Puis, il a fallu s’occuper de nos biens immobiliers, il y avait notre appartement à Rio, notre maison de campagne et elle avait un terrain à Santa Teresa, qu’elle avait hérité de ses parents. Alors j’ai pensé à mon fils. Je lui ai demandé de venir en France avec sa femme, je leur ai payé les billets. C’était plus simple que ce soit lui qui s’en occupe. Ils sont venus me voir à Salon, je lui ai confié de l’argent pour qu’il le place au Banco do Brasil. Puis je lui ai aussi demandé de s’occuper de l’appartement, je lui avait donné une procuration pour qu’il s’occupe de l’héritage etc. Il était d’accord.
À cette époque, je n’avais plus de famille. Mes parents et ma tante étaient morts depuis longtemps et je ne parlais plus à ma sœur depuis la mort de mon père, parce que mon beau-frère m’avait arnaqué. Maria-Aparecida n’étant plus là, il ne me restait plus que Raphaël.
Il a fait plusieurs aller-retour comme ça. Jusqu’au jour où je suis revenu en vacances au Brésil. Il était venu me chercher à l’aéroport et m’a emmené chez lui, dans la banlieue de Rio. Le lendemain, je lui demande de m’emmener chez moi, dans le centro. Il me menait en bateau en me disant qu’il m’y conduirait le lendemain. Ça a duré un moment comme ça. Jusqu’au jour, où les huissiers sont venus chez lui pour lui sommer de quitter son appartement. Il ne payait plus son loyer depuis longtemps. Il n’avait plus un sous en poche. Alors ce jour-là, il m’avoue qu’il a vendu mon appartement et la maison depuis longtemps, il avait aussi vidé mon compte en banque. Je me retrouvais sans rien. Je l’ai engueulé comme jamais et je suis parti.
J’étais perdu, je ne savais pas quoi faire. Mon visa avait déjà expiré, je me retrouvais clandestin et sans un sous en poche. Heureusement, il me restait quelques économies sur un compte où je faisais rapatrier ma retraite française. Je suis alors allé au Consulat pour expliquer ma situation. Ils m’ont alors parlé de la Casa São Luiz. C’est une fondation française qui s’occupe d’une maison de retraite pour francophones à Rio.
Et c’est comme ça, que j’ai atterri ici. J’y suis bien, c’est tranquille. Mais ça me désole de me voir vieillir. Je ne peux plus marcher seul, je ne peux plus rien faire sans aide, j’ai perdu mon autonomie. Après la vie que j’ai eu, je me sens infantilisé. J’en ai marre, mais bon, c’est comme ça.

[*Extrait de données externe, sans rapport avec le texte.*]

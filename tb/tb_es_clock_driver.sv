// tb_es_clock_driver: all four CLK1/CLK2 combinations, compared with the
// phase table (LR, HR, OFF, evaluation), plus the complementary pairs and
// the rule that equalization (S1) and evaluation (S2) never overlap.
module tb_es_clock_driver;
  logic clk1, clk2, s1, s1b, s2, s2b, s3, s3b, sen;
  int checks = 0, failures = 0;

  es_clock_driver dut (.clk1, .clk2, .s1, .s1b, .s2, .s2b, .s3, .s3b, .sen);

  task automatic check(input bit cond, input string msg);
    checks++;
    if (!cond) begin failures++; $display("FAIL %s", msg); end
  endtask

  initial begin
    // {clk1, clk2} -> expected {s1, s3, s2, sen}
    static logic [3:0] exp_tab [4] = '{4'b0000, 4'b0011, 4'b1000, 4'b1100};
    for (int i = 0; i < 4; i++) begin
      {clk1, clk2} = 2'(i);
      #1;
      check({s1, s3, s2, sen} == exp_tab[i], $sformatf("clk=%b got %b exp %b", 2'(i), {s1, s3, s2, sen}, exp_tab[i]));
      check(s1b == ~s1 && s2b == ~s2 && s3b == ~s3, "complementary pairs");
      check(!(s1 && s2), "equalization and evaluation overlap");
    end
    $display("TB_RESULT checks=%0d failures=%0d", checks, failures);
    $finish;
  end

  initial begin
    #1000;
    failures++;
    $display("watchdog expired");
    $display("TB_RESULT checks=%0d failures=%0d", checks, failures);
    $finish;
  end
endmodule
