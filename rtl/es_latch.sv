// es_latch: behavioural model of the entropy-source (ES) latch. It stands
// for an analog circuit (two cross-coupled inverters, each with a gate
// capacitor C_G, a large gate resistor R and switches S1-S3) and is not
// synthesizable: its outputs are real-valued node voltages.
//
// Operation, as the model reproduces it:
//  - Equalization (S1 on): each inverter has its gate tied to its drain,
//    so both sides settle at their own trip points, VeqL and VeqR, which
//    differ by the inverter mismatch d. The values are stored on C_G.
//  - LR phase (S3 on) settles quickly; in the HR phase (S3 off) the large
//    resistor turns the feedback loop into a damped oscillator that
//    amplifies thermal noise (about 3x in the document).
//  - Evaluation (S2 on): the inverters are cross-coupled starting from the
//    stored voltages, i.e. close to the metastable point. Only the
//    uncompensated part (1 - ETA_COM) * d of the mismatch remains, so the
//    latch resolves to VGL = VDD when (1 - ETA_COM) * d + noise > 0.
// The noise is Gaussian with sigma SIGMA_HR_MV if an HR phase preceded the
// evaluation, else SIGMA_LR_MV; it is drawn from a sum of 12 uniform
// numbers. The resulting P(VGL high) is Phi((1 - ETA_COM) * d / sigma).
// ETA_COM = 0.633 (C_G = 10 fF) and SIGMA_HR_MV = 2.26 mV (1.0 V, 27 C,
// 5 um resistor) are the document's figures; SIGMA_LR_MV = SIGMA_HR_MV / 3
// follows its "3 times enhanced" statement; the mismatch is a per-instance
// model parameter. Resolution and equalization are instantaneous. Each
// switch is a transmission gate driven by a complementary pair (s, sb): it
// conducts while its NMOS gate s is high or its PMOS gate sb is low, so a
// pair that is not truly complementary leaves the switch on.
module es_latch #(
  parameter real VDD         = 1.0,    // supply, V
  parameter real MISMATCH_MV = 0.0,    // inverter mismatch d, mV
  parameter real ETA_COM     = 0.633,  // mismatch compensation efficiency
  parameter real SIGMA_HR_MV = 2.26,   // noise rms with HR phase, mV
  parameter real SIGMA_LR_MV = 0.753   // noise rms without HR phase, mV
) (
  input  logic s1, input logic s1b,
  input  logic s2, input logic s2b,
  input  logic s3, input logic s3b,
  output real  vgl,
  output real  vgr
);

  function automatic real gauss();
    real acc = 0.0;
    for (int i = 0; i < 12; i++) acc += real'($urandom) / 4294967296.0;
    return acc - 6.0;
  endfunction

  // Node and phase state, held by the one process below.
  logic on1, on2, on3;   // switch conducts
  bit   hr_seen, s1_q, s2_q, s3_q;
  real vgl_r, vgr_r;

  initial begin
    hr_seen = 1'b0;
    s1_q    = 1'b0;
    s2_q    = 1'b0;
    s3_q    = 1'b0;
    vgl_r   = VDD / 2.0;
    vgr_r   = VDD / 2.0;
  end

  assign vgl = vgl_r;
  assign vgr = vgr_r;

  assign on1 = s1 | ~s1b;
  assign on2 = s2 | ~s2b;
  assign on3 = s3 | ~s3b;

  always @(on1 or on2 or on3) begin
    // Equalization starts: both sides settle at their own trip points.
    if (on1 && !s1_q) begin
      hr_seen = 1'b0;
      vgl_r   = VDD / 2.0 + MISMATCH_MV * 1.0e-3 / 2.0;
      vgr_r   = VDD / 2.0 - MISMATCH_MV * 1.0e-3 / 2.0;
    end
    // Leaving the LR phase while still equalizing starts the HR phase.
    if (!on3 && s3_q && on1) hr_seen = 1'b1;
    // Evaluation: resolve from the stored initial state.
    if (on2 && !s2_q) begin
      if ((1.0 - ETA_COM) * MISMATCH_MV
          + (hr_seen ? SIGMA_HR_MV : SIGMA_LR_MV) * gauss() > 0.0) begin
        vgl_r = VDD;
        vgr_r = 0.0;
      end else begin
        vgl_r = 0.0;
        vgr_r = VDD;
      end
    end
    s1_q = on1;
    s2_q = on2;
    s3_q = on3;
  end

endmodule
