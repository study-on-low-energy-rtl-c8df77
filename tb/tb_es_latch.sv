// tb_es_latch: statistical test of the entropy-source latch model.
// Four instances with different mismatch and compensation settings are
// cycled through equalization (with or without an HR phase) and
// evaluation. Checked: the equalization voltages differ by the mismatch;
// the fraction of ones matches Phi((1 - eta) * d / sigma), with sigma the
// enhanced noise after an HR phase and a third of it without; the HR
// phase brings a mismatched latch closer to 0.5 (noise enhancement); and
// the compensated latch beats an uncompensated one (eta = 0).
module tb_es_latch;
  logic s1 = 0, s2 = 0, s3 = 0;
  real vgl [4], vgr [4];
  int checks = 0, failures = 0;
  localparam real D [4]   = '{0.0, 1.0, -20.0, 1.0};
  localparam real ETA [4] = '{0.633, 0.633, 0.633, 0.0};
  localparam int  NCYC = 4000;

  for (genvar i = 0; i < 4; i++) begin : g_dut
    es_latch #(.MISMATCH_MV(D[i]), .ETA_COM(ETA[i])) dut (
      .s1, .s1b(~s1), .s2, .s2b(~s2), .s3, .s3b(~s3), .vgl(vgl[i]), .vgr(vgr[i]));
  end

  function automatic real phi(input real x);
    real z, t, y;
    z = (x < 0.0 ? -x : x) / 1.4142135623730951;
    t = 1.0 / (1.0 + 0.3275911 * z);
    y = 1.0 - (((((1.061405429 * t - 1.453152027) * t) + 1.421413741) * t
                - 0.284496736) * t + 0.254829592) * t * $exp(-z * z);
    return (x < 0.0) ? 0.5 * (1.0 - y) : 0.5 * (1.0 + y);
  endfunction

  task automatic check(input bit cond, input string msg);
    checks++;
    if (!cond) begin failures++; $display("FAIL %s", msg); end
  endtask

  int ones [2][4];

  task automatic run(input bit hr);
    for (int c = 0; c < NCYC; c++) begin
      s1 = 1; s3 = 1; #4;
      if (c == 0) check(vgl[1] - vgr[1] > 0.99e-3 && vgl[1] - vgr[1] < 1.01e-3, "equalization offset");
      if (hr) begin s3 = 0; #2; end
      s1 = 0; s3 = 0; #1;
      s2 = 1; #2;
      for (int i = 0; i < 4; i++) ones[hr][i] += (vgl[i] > vgr[i]);
      s2 = 0; #1;
    end
  endtask

  initial begin
    real p, e;
    run(1'b1);
    run(1'b0);
    for (int hr = 0; hr < 2; hr++)
      for (int i = 0; i < 4; i++) begin
        p = real'(ones[hr][i]) / real'(NCYC);
        e = phi((1.0 - ETA[i]) * D[i] / (hr != 0 ? 2.26 : 2.26 / 3.0));
        $display("HR=%0d d=%5.1f mV eta=%0.3f: P(1) %0.4f expected %0.4f", hr, D[i], ETA[i], p, e);
        check(p > e - 0.035 && p < e + 0.035, "P(1) against Phi");
      end
    check(ones[1][1] < ones[0][1] - NCYC / 20, "HR phase moves P(1) toward 0.5");
    check(ones[1][1] < ones[1][3] - NCYC / 40, "compensation moves P(1) toward 0.5");
    $display("TB_RESULT checks=%0d failures=%0d", checks, failures);
    $finish;
  end

  initial begin
    #1000000;
    failures++;
    $display("watchdog expired");
    $display("TB_RESULT checks=%0d failures=%0d", checks, failures);
    $finish;
  end
endmodule
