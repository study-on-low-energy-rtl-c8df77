// es_xor: N-input XOR combining the entropy-source bits (4-bit XOR).
//
// XOR of N independent sources has bias 2^(N-1) * prod(e_i), so the result
// is dominated by the best source and a single badly mismatched latch can
// no longer pull the output away from 0.5. The document uses N = 4 after
// comparing 2, 4 and 8. Purely combinational.
module es_xor #(
  parameter int unsigned N = 4
) (
  input  logic [N-1:0] es,
  output logic         xor_out
);

  assign xor_out = ^es;

endmodule
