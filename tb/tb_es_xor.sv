// tb_es_xor: all 16 input patterns of the 4-bit XOR against the parity.
module tb_es_xor;
  logic [3:0] es;
  logic xor_out;
  int checks = 0, failures = 0;

  es_xor #(.N(4)) dut (.es, .xor_out);

  initial begin
    for (int i = 0; i < 16; i++) begin
      es = 4'(i);
      #1;
      checks++;
      if (xor_out != 1'($countones(es) % 2)) begin
        failures++; $display("FAIL es=%b xor=%b", es, xor_out);
      end
    end
    $display("TB_RESULT checks=%0d failures=%0d", checks, failures);
    $finish;
  end

  initial begin
    #1000;
    failures++;
    $display("watchdog expired");
    $display("TB_RESULT checks=%0d failures=%0d", checks, failures);
    $finish;
  end
endmodule
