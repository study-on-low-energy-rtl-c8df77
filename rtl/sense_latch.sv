// sense_latch: behavioural model of the strong-arm sense latch of an
// entropy source. Not synthesizable: it reads real-valued node voltages.
//
// On the rising edge of SEN it compares the two latch nodes and, after the
// resolution delay T_SENSE (simulation time units), holds q = (VGL > VGR)
// until the next SEN edge. A real strong-arm latch with an SR output latch
// behaves the same way at this level. The comparison at SEN follows the
// document; the delay and the power-up value of q are model choices.
module sense_latch #(
  parameter int unsigned T_SENSE = 1
) (
  input  logic sen,
  input  real  vgl,
  input  real  vgr,
  output logic q
);

  initial q = 1'b0;

  always @(posedge sen) begin
    #(T_SENSE);
    q <= (vgl > vgr);
  end

endmodule
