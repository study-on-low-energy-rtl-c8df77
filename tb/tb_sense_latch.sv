// tb_sense_latch: random node voltages; after each SEN rising edge the
// output must equal (VGL > VGR) and must hold while the inputs change
// with SEN low.
module tb_sense_latch;
  logic sen = 0, q;
  real vgl = 0.5, vgr = 0.5;
  int checks = 0, failures = 0;

  sense_latch dut (.sen, .vgl, .vgr, .q);

  initial begin
    for (int i = 0; i < 200; i++) begin
      bit e;
      vgl = real'($urandom % 1000) / 1000.0;
      vgr = real'($urandom % 1000) / 1000.0;
      e = vgl > vgr;
      #2 sen = 1;
      #3 checks++;
      if (q != e) begin failures++; $display("FAIL vgl=%f vgr=%f q=%b", vgl, vgr, q); end
      sen = 0;
      // inputs move, output must hold
      vgl = 1.0 - vgl; vgr = 1.0 - vgr;
      #2 checks++;
      if (q != e) begin failures++; $display("FAIL output did not hold"); end
    end
    $display("TB_RESULT checks=%0d failures=%0d", checks, failures);
    $finish;
  end

  initial begin
    #100000;
    failures++;
    $display("watchdog expired");
    $display("TB_RESULT checks=%0d failures=%0d", checks, failures);
    $finish;
  end
endmodule
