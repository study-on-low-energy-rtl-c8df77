// vn_4bit_logic: the "4 Bits Logic" of VN_8W (an extended VN_4W).
//
// For a 4-bit input X3..X0 it returns the Hamming weight N, two direct
// symbol bits D and a base-3 waiting flag W, all purely combinational.
// D and W use input-symbol-based code assignment: input bits are reused as
// output codes, so no lookup table is needed:
//   D = (X1 == X0) ? {X2, X2} : {X1, X0}
//   W = (X3 == X2) ? 2'b00    : {X3, X2}
// Meaning by weight: N = 1 or 3 -> D holds 2 unbiased bits (4 equiprobable
// members); N = 2 -> D[0] is 1 unbiased bit and W is a flag 0..2 (6 members
// = 2 x 3); N = 0 or 4 -> nothing. The weight-dependent validity is decided
// downstream by vn_8bit_logic. The equations and the adder for N follow the
// document; the port packing into half_t is this design's choice.
module vn_4bit_logic
  import vn8w_pkg::*;
(
  input  logic [3:0] x,     // x[3] = X3 ... x[0] = X0
  output half_t      half
);

  always_comb begin
    half.n = 3'(x[3]) + 3'(x[2]) + 3'(x[1]) + 3'(x[0]);
    half.d = (x[1] == x[0]) ? {x[2], x[2]} : {x[1], x[0]};
    half.w = (x[3] == x[2]) ? 2'b00 : {x[3], x[2]};
  end

endmodule
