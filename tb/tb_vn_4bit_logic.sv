// tb_vn_4bit_logic: exhaustive check of the 4 Bits Logic.
// All 16 inputs are applied. N is compared with a popcount; D and W are
// compared, on the entries where they carry information, with the binary
// code tables of the design description (D: weights 1 and 3 use both bits,
// weight 2 uses D[0]; W: weight 2 only), written out here as literals.
module tb_vn_4bit_logic;
  import vn8w_pkg::*;

  logic [3:0] x;
  half_t      half;
  int checks = 0, failures = 0;

  vn_4bit_logic dut (.x, .half);

  // Reference codes indexed by {X3,X2,X1,X0}; 'x' entries are "don't care".
  // D for weight 1/3 (2 bits), D[0] for weight 2, W for weight 2.
  function automatic logic [1:0] ref_d(input logic [3:0] v);
    case (v)
      4'b0001: return 2'b01;  4'b0010: return 2'b10;
      4'b0100: return 2'b11;  4'b1000: return 2'b00;
      4'b1110: return 2'b10;  4'b1101: return 2'b01;
      4'b1011: return 2'b00;  4'b0111: return 2'b11;
      4'b0011: return 2'b00;  4'b0101: return 2'b01;
      4'b0110: return 2'b00;  4'b1001: return 2'b01;
      4'b1010: return 2'b00;  4'b1100: return 2'b01;
      default: return 2'b00;
    endcase
  endfunction
  function automatic logic [1:0] ref_w(input logic [3:0] v);
    case (v)
      4'b0011, 4'b1100: return 2'd0;
      4'b0101, 4'b0110: return 2'd1;
      4'b1001, 4'b1010: return 2'd2;
      default:          return 2'd0;
    endcase
  endfunction

  initial begin
    for (int i = 0; i < 16; i++) begin
      int pc;
      x = 4'(i);
      #1;
      pc = $countones(x);
      checks++;
      if (half.n != 3'(pc)) begin
        failures++; $display("FAIL x=%b n=%0d exp %0d", x, half.n, pc);
      end
      if (pc == 1 || pc == 3) begin
        checks++;
        if (half.d != ref_d(x)) begin failures++; $display("FAIL x=%b d=%b exp %b", x, half.d, ref_d(x)); end
      end
      if (pc == 2) begin
        checks += 2;
        if (half.d[0] != ref_d(x)[0]) begin failures++; $display("FAIL x=%b d0=%b", x, half.d[0]); end
        if (half.w != ref_w(x)) begin failures++; $display("FAIL x=%b w=%0d exp %0d", x, half.w, ref_w(x)); end
      end
    end
    $display("TB_RESULT checks=%0d failures=%0d", checks, failures);
    $finish;
  end

  initial begin
    #10000;
    failures++;
    $display("watchdog expired");
    $display("TB_RESULT checks=%0d failures=%0d", checks, failures);
    $finish;
  end
endmodule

Depuis que je suis ici, mon fils est à peine venu me voir. La dernière fois, c’était en début d’année, il n’est même pas resté une heure. Il m’a demandé si je voulais qu’il me rapporte quelque chose pour la prochaine fois qu’il reviendrait. Je lui ai demandé un bon morceau de viande, j’adore ça. Eh bein, je l’attends toujours.
Mon plus grand regret ça été de jeter mon journal. J'avais un carnet dans lequel je racontais ma vie, mes voyages. Je voulais en faire un bouquin. Mais un jour, à l'aéroport, je devais alléger ma valise. Et je ne sais toujours pas pourquoi, je l'ai jeté à la poubelle. Je le regrette encore amèrement. Alors merci, pour ça.
Monsieur Joseph est un vieil aventurier de 92 ans qui se repose dans sa maison de retraite avec vue sur son cher port maritime. Il est très fier de partager son histoire avec vous. C’est une façon pour lui de rattraper son livre perdu.